Alex Keble on the big battle in Crystal Palace vs Tottenham this weekend...
Nacer Chadli vs Wilfried Zaha
After several stagnant months of monotonous, disjointed performances, a sudden switch in formation has reignited the energetic Tottenham of old.
However, although the demolition of Chelsea may have brought renewed optimism to White Hart Lane, it also unveiled some lurking defensive vulnerabilities that an Alan Pardew-led Crystal Palace could exploit.
In this blog last month, before the visit of Burnley, we highlighted Spurs' 4-4-2 formation and Roberto Soldado's continued inclusion as the primary reasons for their attacking bluntness; since then, Spurs, after switching to a 4-2-3-1, have been largely unrecognisable, collecting 10 points from their last four games.
Against Burnley they managed 23 shots and enjoyed 66% possession, and against Chelsea they scored five. An extra central midfielder has helped them keep the ball better, and a marauding trio of attacking midfielders has injected fluidity of movement that Soldado could not offer.
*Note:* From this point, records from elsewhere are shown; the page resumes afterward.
The initial search covers all 65536 phases of a frame, repeating until it
finds one: at worst about 3 s. Loss of lock (`lose_lock` from the CTL) starts
a reacquisition:
1. The searcher advances the PN by REACQ_SPAN/2 = 512 chips with `slew_adv`
   pulses. This puts the last locked phase in the middle of a window.
2. It scans the REACQ_SPAN = 1024-chip window, about 48 ms.
3. If the window runs out, it falls back to the full search.

Choosing the two thresholds is up to the controller. Energy scales with the
square of `agc_ref`. At `agc_ref` = 64 and the testbench's gains, the true
peak measured about 30000 and noise-only hypotheses stayed below 7000. The
end-to-end tests use `thr_low` = 15000, `thr_high` = 36000 and `lock_thr` =
5000.

## Code tracking loop (`ctl`)

This is an early-late gate. Once per 128-chip pilot correlation, it takes
the error as the sign of |late|² − |early|². Energies are used, so the error
does not depend on the carrier phase. A stronger late correlation means the
sampling should move later.

The loop filter has two paths:
- a proportional path of ±2^14;
- an integral path that adds ±2^6 per update and learns the clock drift.

The filter output accumulates, and each time the accumulator passes ±2^16
the decimator steps 1/8 chip. A 10 ppm drift needs one step every 15 updates
or so. The testbench shows the integral settling at the value that gives
this drift's step rate.

The lock detector counts how often the on-time energy beats `lock_thr` in
each block of 32 correlations. Fewer than 16 passes clears `locked` and
pulses `lose_lock`.

## Carrier frequency loop (`afc`, `nco_rotator`)

The on-time chips are de-rotated by the NCO before despreading. The AFC
runs once per 128 chips (64 kHz) on the de-rotated pilot sum S = S_I + jS_Q:

1. **Sector.** The plane is cut into 16 sectors by eight lines through the
   origin:
   - at 0, ±26.6, ±45, ±63.4 and 90 degrees;
   - so the signs of S_Q, S_I ± 2S_Q, S_I ± S_Q, 2S_I ± S_Q and S_I place S
     with no multiplier or arctangent.
   - The sectors are numbered 0 to 15 counter-clockwise from +I. They are
     not equal in size, which only matters as detector gain.
2. **Phase difference.** The difference from the previous sector, mod 16, is
   mapped to {0, 1, 2, 3, 4, 3, 2, 1, 0, −1, −2, −3, −4, −3, −2, −1}.
   - A difference of 8 (half a turn) has no known direction, so it counts 0.
   - Differences near 8 are folded down, so a fast clockwise rotation is not
     mistaken for a fast counter-clockwise one.
   - The usable range is about ±90° per update, ±16 kHz.
3. **Loop filter.** freq += pdd·2^12; phase += freq >> 8. freq = 2^24 means
   one cycle per update.
4. **NCO.** The top 8 bits of the phase address a 256-angle table of
   e^(−jθ). The table is generated from a 65-entry quarter-sine table
   (round(127·sin(πk/128))) in `cdma_pkg`. `nco_rotator` multiplies by it and
   scales back by 2^-7.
Three central midfielders allowed Spurs to retain possession (606 passes attempted, up from the 492 season average), while a roaming frontline – free to attack with two defensive midfielders behind them – terrorised Burnley's back four.
Chief beneficiary of the switch is Nacer Chadli (3 assists in 4 matches), who is flourishing in a roaming left-wing position. Against Chelsea he made countless sweeping runs from deep, and ghosted dangerously into central positions; it was his positional intelligence that saw Nemanja Matic frequently pulled out of position.
The fluidity of Chadli and Christian Eriksen (both of whom moved freely into each others' positions) opened up space for Harry Kane to exploit; both of his goals, and Danny Rose's crucial second, resulted from a confusion of responsibility that left Matic overwhelmed.
There is a notable defensive failure in Chelsea's right-back position, despite a flurry of activity in this area.
However, pessimistic Spurs fans would have noticed that Chelsea, who managed 19 shots on goal, constantly threatened down Chadli's side as compatriot Eden Hazard – freed by Rose's high positioning and Chadli's positional fluidity – galloped into acres of space.
Despite playing on the left, Hazard frequently received long balls down the right; noticing Rose's absence, he often drifted into this position and awaited Cesc Fabregas's delivery.
Alan Pardew will know how to exploit this weakness. 76% of his Newcastle side's attacks came down the wings (the highest in the division), in a counter-attacking strategy that remained one of the few constants of his whirlwind tenure.
With Jason Puncheon and Wilfried Zaha (1.9 dribbles per match), Palace are already set up for a similar system. Against a confident, attack-minded Spurs side with a history of over-committing to attack, Pardew's explosive wingers hold the key to success.
Although somewhat haphazard in form, these two are particularly dangerous on the counter-attack; Zaha is far more direct than Puncheon, but the latter's creativity from set-pieces is key.